Unnamed: 0,Longitude,Latitude,Speed_limit,Light_Conditions,Weather_Conditions,Road_Surface_Conditions,Special_Conditions_at_Site,Urban_or_Rural_Area,aadf_All_motor_vehicles
87243,-0.166409,51.442039,30.0,4,1,1,0,1,34820.0
162490,-0.018479,51.581539,30.0,1,1,1,0,1,14637.0
1764,0.016201,51.455137,30.0,1,1,1,0,1,29497.0
121261,-0.080157,51.515388,30.0,1,1,1,0,1,5539.0
217516,-0.111282,51.456237,20.0,4,1,1,0,1,2804.0


In [88]:
log_reg.predict(data_test[features])

array([3, 3, 3, ..., 3, 3, 3])

In [89]:
np.unique(log_reg.predict(data_test[features]))

array([3])

In [90]:
data_test.Accident_Severity.values

array([3, 3, 3, ..., 3, 2, 2])

In [91]:
from sklearn.metrics import accuracy_score

In [92]:
accuracy_score(data_test.Accident_Severity, log_reg.predict(data_test[features]))

0.8682860998650472

One massive hurdle for classification, here, is the unbalanced dataset where nearly all accidents are not serious at all. Thus, metrics like accuracy can indicate that even simple models do a good job while it is clear that the only predictions are that the accident is not severe and, therefore, most predictions are correct.

##### 2. GridSearchCV

In [93]:
from sklearn.ensemble import RandomForestClassifier
from sklearn.model_selection import GridSearchCV

In [94]:
max_depths = range(1, 11)
n_trees = [100, 500]

In [95]:
grid_cv = GridSearchCV(RandomForestClassifier(), # first put the model object here
                          param_grid = {'max_depth':max_depths, # place the grid values for max_depth and
                                        'n_estimators':n_trees}, # and n_estimators here
                          scoring = "accuracy", # put the metric we are trying to optimize here as a string, "accuracy"
                          cv = 10)

In [96]:
grid_cv.fit(data_train[features], data_train.Accident_Severity)

In [97]:
score_df = pd.DataFrame({'feature':features,
                            'importance_score': grid_cv.best_estimator_.feature_importances_})
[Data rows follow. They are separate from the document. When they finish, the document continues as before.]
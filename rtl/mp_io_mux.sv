// mp_io_mux: the IO multiplexor between the MP and its two external ports.
//
// Each port carries 8 data bits plus a "last" bit marking the end of a
// packet. Input port i offers a byte with in_valid[i]; the MP takes it when
// rd is asserted for the selected input port, which raises in_ack[i] for that
// cycle (the byte moves on the rising edge where valid and ack are both high).
// Output port i accepts a byte when out_ready[i]; the MP sends one by
// asserting wr, which raises out_valid[i] of the selected output port for that
// cycle with out_data and out_last. Bit 1 of the port select register picks
// the input port, bit 0 the output port, as the manual states.
// The status byte is {0, ORS, OR1, OR0, LBS, IRS, IR1, IR0}: the manual
// names these seven bits but their positions are this design's choice.
// out_data, out_last and the IR0/IR1/OR0/OR1 status bits are the port
// signals passed straight through, and status bit 7 is always 0.
// Purely combinational; the assertions check the manual's rule that data is
// read only from a ready input and sent only to a ready output; clk feeds
// only those assertions. rd and wr must be low while the MP is idle or in
// reset (mp_top gates them with run), so the assertions need no reset.
module mp_io_mux (
  input  logic       clk,
  input  logic [1:0] psel,
  input  logic       rd,
  input  logic       wr,
  input  logic       wr_last,
  input  logic [7:0] wdata,
  output logic [7:0] rdata,
  output logic [7:0] status,
  input  logic [1:0] in_valid,
  input  logic [7:0] in_data [2],
  input  logic [1:0] in_last,
  output logic [1:0] in_ack,
  input  logic [1:0] out_ready,
  output logic [1:0] out_valid,
  output logic [7:0] out_data,
  output logic       out_last
);

  logic isel, osel, irs, ors, lbs;

  always_comb begin
    isel   = psel[1];
    osel   = psel[0];
    irs    = in_valid[isel];
    ors    = out_ready[osel];
    lbs    = irs & in_last[isel];
    status = {1'b0, ors, out_ready[1], out_ready[0], lbs, irs, in_valid[1], in_valid[0]};
    rdata  = in_data[isel];
    in_ack = '0;
    in_ack[isel] = rd;
    out_valid = '0;
    out_valid[osel] = wr;
    out_data = wdata;
    out_last = wr_last;
  end

  a_read_ready: assert property (@(posedge clk) rd |-> irs)
    else $error("IO read from an input port that is not ready");
  a_write_ready: assert property (@(posedge clk) wr |-> ors)
    else $error("IO write to an output port that is not ready");

endmodule
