// tb_mp_io_mux: for every port select value and random port states checks
// the status byte {0,ORS,OR1,OR0,LBS,IRS,IR1,IR0}, the data path of the
// selected input port, and that acknowledge and output strobe reach only the
// selected port.
module tb_mp_io_mux;
  logic clk = 0;
  logic [1:0] psel, in_valid, in_last, in_ack, out_ready, out_valid;
  logic rd, wr, wr_last, out_last;
  logic [7:0] wdata, rdata, status, out_data;
  logic [7:0] in_data [2];
  int checks = 0, failures = 0;

  mp_io_mux dut (.*);
  always #5 clk = ~clk;

  initial begin
    repeat (5000) @(posedge clk);
    failures++;
    $display("TB_RESULT checks=%0d failures=%0d", checks, failures);
    $finish;
  end

  task automatic chk(logic cond, string what);
    checks++;
    if (!cond) begin
      failures++;
      if (failures < 10) $display("FAIL %s psel=%b iv=%b il=%b or=%b st=%b", what, psel,
                                  in_valid, in_last, out_ready, status);
    end
  endtask

  initial begin
    rd = 0; wr = 0; wr_last = 0; wdata = 0;
    psel = 0; in_valid = 0; in_last = 0; out_ready = 0; in_data = '{8'h00, 8'h00};
    @(posedge clk);
    for (int i = 0; i < 2000; i++) begin
      int ip, op;
      @(negedge clk);
      psel = 2'($urandom); in_valid = 2'($urandom); in_last = 2'($urandom);
      out_ready = 2'($urandom); in_data[0] = 8'($urandom); in_data[1] = 8'($urandom);
      ip = psel[1]; op = psel[0];
      rd = in_valid[ip] & 1'($urandom);
      wr = out_ready[op] & 1'($urandom);
      wr_last = 1'($urandom); wdata = 8'($urandom);
      #1;
      chk(status[0] == in_valid[0] && status[1] == in_valid[1], "IR0/IR1");
      chk(status[2] == in_valid[ip], "IRS");
      chk(status[3] == (in_valid[ip] && in_last[ip]), "LBS");
      chk(status[4] == out_ready[0] && status[5] == out_ready[1], "OR0/OR1");
      chk(status[6] == out_ready[op] && status[7] == 1'b0, "ORS");
      chk(rdata == in_data[ip], "rdata");
      chk(in_ack[ip] == rd && in_ack[1-ip] == 1'b0, "ack");
      chk(out_valid[op] == wr && out_valid[1-op] == 1'b0, "out_valid");
      chk(!wr || (out_data == wdata && out_last == wr_last), "out data");
    end
    $display("TB_RESULT checks=%0d failures=%0d", checks, failures);
    $finish;
  end
endmodule
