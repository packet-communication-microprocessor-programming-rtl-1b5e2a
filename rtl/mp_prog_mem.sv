// mp_prog_mem: the MP's program memory, WORDS instructions of W bits
// (4096 x 40 in the manual).
//
// The host writes it through the write port while the MP is idle; the
// program does not change it. The read port is synchronous: the word at
// raddr appears on rdata after the next rising clock edge, and the sequencer
// drives raddr with the next PC so that rdata is the instruction of the
// current PC. Size from the manual; port structure is this design's choice.
// The array is not reset: the host must load what the program executes.
module mp_prog_mem #(
  parameter int unsigned WORDS = 4096,
  parameter int unsigned W     = 40
) (
  input  logic                     clk,
  input  logic                     we,
  input  logic [$clog2(WORDS)-1:0] waddr,
  input  logic [W-1:0]             wdata,
  input  logic [$clog2(WORDS)-1:0] raddr,
  output logic [W-1:0]             rdata
);

  logic [W-1:0] mem [WORDS];

  always_ff @(posedge clk) begin
    if (we) mem[waddr] <= wdata;
    rdata <= mem[raddr];
  end

endmodule
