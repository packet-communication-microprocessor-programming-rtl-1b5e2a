// tb_mp_prog_mem: fills the full 4096 x 40 program memory with a pattern
// computed from the address, then reads random addresses and checks that the
// word appears one clock after its address.
module tb_mp_prog_mem;
  logic clk = 0, we = 0;
  logic [11:0] waddr, raddr;
  logic [39:0] wdata, rdata;
  int checks = 0, failures = 0;

  mp_prog_mem dut (.*);
  always #5 clk = ~clk;

  function automatic logic [39:0] pat(logic [11:0] a);
    return {a, 16'hA5C3 ^ {a, a[11:8]}, ~a} ^ 40'h5A_0000_0000;
  endfunction

  initial begin
    repeat (20000) @(posedge clk);
    failures++;
    $display("TB_RESULT checks=%0d failures=%0d", checks, failures);
    $finish;
  end

  initial begin
    raddr = 0;
    for (int a = 0; a < 4096; a++) begin
      we = 1; waddr = 12'(a); wdata = pat(12'(a));
      @(posedge clk); #1;
    end
    we = 0;
    for (int i = 0; i < 3000; i++) begin
      logic [11:0] ad;
      ad = 12'($urandom);
      raddr = ad;
      @(posedge clk); #1;
      checks++;
      if (rdata != pat(ad)) begin
        failures++;
        if (failures < 10) $display("FAIL addr=%h got %h want %h", ad, rdata, pat(ad));
      end
    end
    $display("TB_RESULT checks=%0d failures=%0d", checks, failures);
    $finish;
  end
endmodule
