// mp_scratchpad: the 16 x 8 bit scratchpad of the MP, all registers
// equivalent.
//
// Two combinational read ports (SRC and DST register numbers of the
// executing instruction) and one write port clocked on the rising edge, so an
// instruction reads its operands and writes its result back in one cycle.
// Size from the manual; the port structure is this design's choice. All
// registers reset to zero.
module mp_scratchpad #(
  parameter int unsigned WORDS = 16,
  parameter int unsigned W     = 8
) (
  input  logic                     clk,
  input  logic                     rst_n,
  input  logic [$clog2(WORDS)-1:0] ra,
  input  logic [$clog2(WORDS)-1:0] rb,
  output logic [W-1:0]             da,
  output logic [W-1:0]             db,
  input  logic                     we,
  input  logic [$clog2(WORDS)-1:0] wa,
  input  logic [W-1:0]             wd
);

  logic [W-1:0] regs [WORDS];

  always_ff @(posedge clk or negedge rst_n) begin
    if (!rst_n) begin
      for (int i = 0; i < WORDS; i++) regs[i] <= '0;
    end else if (we) begin
      regs[wa] <= wd;
    end
  end

  assign da = regs[ra];
  assign db = regs[rb];

endmodule
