// tb_mp_scratchpad: random writes and two-port reads of the 16 x 8
// scratchpad against an array model; also checks the reset value.
module tb_mp_scratchpad;
  logic clk = 0, rst_n = 1, we = 0;
  logic [3:0] ra, rb, wa;
  logic [7:0] da, db, wd;
  logic [7:0] model [16];
  int checks = 0, failures = 0;

  mp_scratchpad dut (.*);
  always #5 clk = ~clk;

  initial begin
    repeat (5000) @(posedge clk);
    failures++;
    $display("TB_RESULT checks=%0d failures=%0d", checks, failures);
    $finish;
  end

  initial begin
    foreach (model[i]) model[i] = 0;
    ra = 0; rb = 0; wa = 0; wd = 0;
    #1 rst_n = 0;  // a real falling edge, so the asynchronous reset fires
    @(posedge clk); rst_n = 1;
    for (int i = 0; i < 2000; i++) begin
      ra = 4'($urandom); rb = 4'($urandom);
      #1;
      checks++;
      if (da != model[ra] || db != model[rb]) begin
        failures++;
        if (failures < 10) $display("FAIL ra=%0d da=%h rb=%0d db=%h", ra, da, rb, db);
      end
      we = 1'($urandom); wa = 4'($urandom); wd = 8'($urandom);
      @(posedge clk);
      if (we) model[wa] = wd;
      #1 we = 0;
    end
    $display("TB_RESULT checks=%0d failures=%0d", checks, failures);
    $finish;
  end
endmodule
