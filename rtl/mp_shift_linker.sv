// mp_shift_linker: joins the ends of the ALU result, the Q register and the
// C bit during a shift.
//
// For a right shift the linker receives the bits leaving bit 0 of the ALU
// result (alu_out) and of Q (q_out) and returns the bits entering bit 7
// (alu_in, q_in); for a left shift it receives the bits leaving the left end
// and returns the bits entering bit 0. When the link puts a bit into C,
// c_load is set and c_val overrides the adder carry. The 16 right and 16 left
// links are the ones drawn in the manual's shift link diagrams: R rotate,
// O shift ones, D join ALU and Q into one 16 bit word, C / U place C at the
// left / right end, BC copy the bit passing the left end into C, N shift the
// new N bit in. X13 shifts in the new C bit, X16 the XOR of new N and new V.
// Codes without a pictured C connection leave C to the adder. Purely
// combinational.
module mp_shift_linker
  import mp_pkg::*;
(
  input  logic       left,     // 1: left-shift meaning of the code
  input  logic [3:0] code,
  input  logic       alu_out,
  input  logic       q_out,
  input  logic       c_old,    // C before this instruction
  input  logic       c_next,   // adder carry out of this instruction
  input  logic       n_next,   // N bit this instruction sets
  input  logic       v_next,   // V bit this instruction sets
  output logic       alu_in,
  output logic       q_in,
  output logic       c_load,
  output logic       c_val
);

  always_comb begin
    alu_in = 1'b0;
    q_in   = 1'b0;
    c_load = 1'b0;
    c_val  = 1'b0;
    if (!left) begin
      unique case (rlink_e'(code))
        RL_NULL: ;
        RL_O:    begin alu_in = 1'b1; q_in = 1'b1; end
        RL_UN:   begin c_load = 1'b1; c_val = alu_out; q_in = n_next; end
        RL_DO:   begin alu_in = 1'b1; q_in = alu_out; end
        RL_DC:   begin alu_in = c_old; q_in = alu_out; end
        RL_DN:   begin alu_in = n_next; q_in = alu_out; end
        RL_D:    q_in = alu_out;
        RL_DU:   begin c_load = 1'b1; c_val = q_out; q_in = alu_out; end
        RL_RBC:  begin c_load = 1'b1; c_val = alu_out; alu_in = alu_out; q_in = q_out; end
        RL_RC:   begin c_load = 1'b1; c_val = alu_out; alu_in = c_old; q_in = q_out; end
        RL_R:    begin alu_in = alu_out; q_in = q_out; end
        RL_X13:  begin alu_in = c_next; q_in = alu_out; end
        RL_RDC:  begin c_load = 1'b1; c_val = q_out; alu_in = c_old; q_in = alu_out; end
        RL_RDBC: begin c_load = 1'b1; c_val = q_out; alu_in = q_out; q_in = alu_out; end
        RL_X16:  begin alu_in = n_next ^ v_next; q_in = alu_out; end
        RL_RD:   begin alu_in = q_out; q_in = alu_out; end
      endcase
    end else begin
      unique case (llink_e'(code))
        LL_C:    begin c_load = 1'b1; c_val = alu_out; end
        LL_OC:   begin c_load = 1'b1; c_val = alu_out; alu_in = 1'b1; q_in = 1'b1; end
        LL_NULL: ;
        LL_O:    begin alu_in = 1'b1; q_in = 1'b1; end
        LL_DC:   begin c_load = 1'b1; c_val = alu_out; alu_in = q_out; end
        LL_DOC:  begin c_load = 1'b1; c_val = alu_out; alu_in = q_out; q_in = 1'b1; end
        LL_D:    alu_in = q_out;
        LL_DO:   begin alu_in = q_out; q_in = 1'b1; end
        LL_RBC:  begin c_load = 1'b1; c_val = alu_out; alu_in = alu_out; q_in = q_out; end
        LL_RC:   begin c_load = 1'b1; c_val = alu_out; alu_in = c_old; q_in = q_out; end
        LL_R:    begin alu_in = alu_out; q_in = q_out; end
        LL_U:    alu_in = c_old;
        LL_RDC:  begin c_load = 1'b1; c_val = alu_out; alu_in = q_out; q_in = c_old; end
        LL_RDBC: begin c_load = 1'b1; c_val = alu_out; alu_in = q_out; q_in = alu_out; end
        LL_DU:   begin alu_in = q_out; q_in = c_old; end
        LL_RD:   begin alu_in = q_out; q_in = alu_out; end
      endcase
    end
  end

endmodule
score_df.sort_values('importance_score',ascending=False)

Unnamed: 0,feature,importance_score
2,Speed_limit,0.27
1,Latitude,0.26
6,Special_Conditions_at_Site,0.12
7,Urban_or_Rural_Area,0.12
0,Longitude,0.11
3,Light_Conditions,0.09
8,aadf_All_motor_vehicles,0.03
4,Weather_Conditions,0.0
5,Road_Surface_Conditions,0.0


In [98]:
grid_cv.best_params_

{'max_depth': 1, 'n_estimators': 100}

In [99]:
grid_cv.best_score_

0.8683223841280349

In [100]:
grid_cv.best_estimator_.predict(data_test[features])

array([3, 3, 3, ..., 3, 3, 3])

In [101]:
np.unique(grid_cv.best_estimator_.predict(data_test[features]))

array([3])

The previous two examples are very simple examples of preliminary classificatoin being used on our dataset. Future directions would be to find a way to balance the dataset or at least account for the fact that it is so unbalanced to get meaningful classification.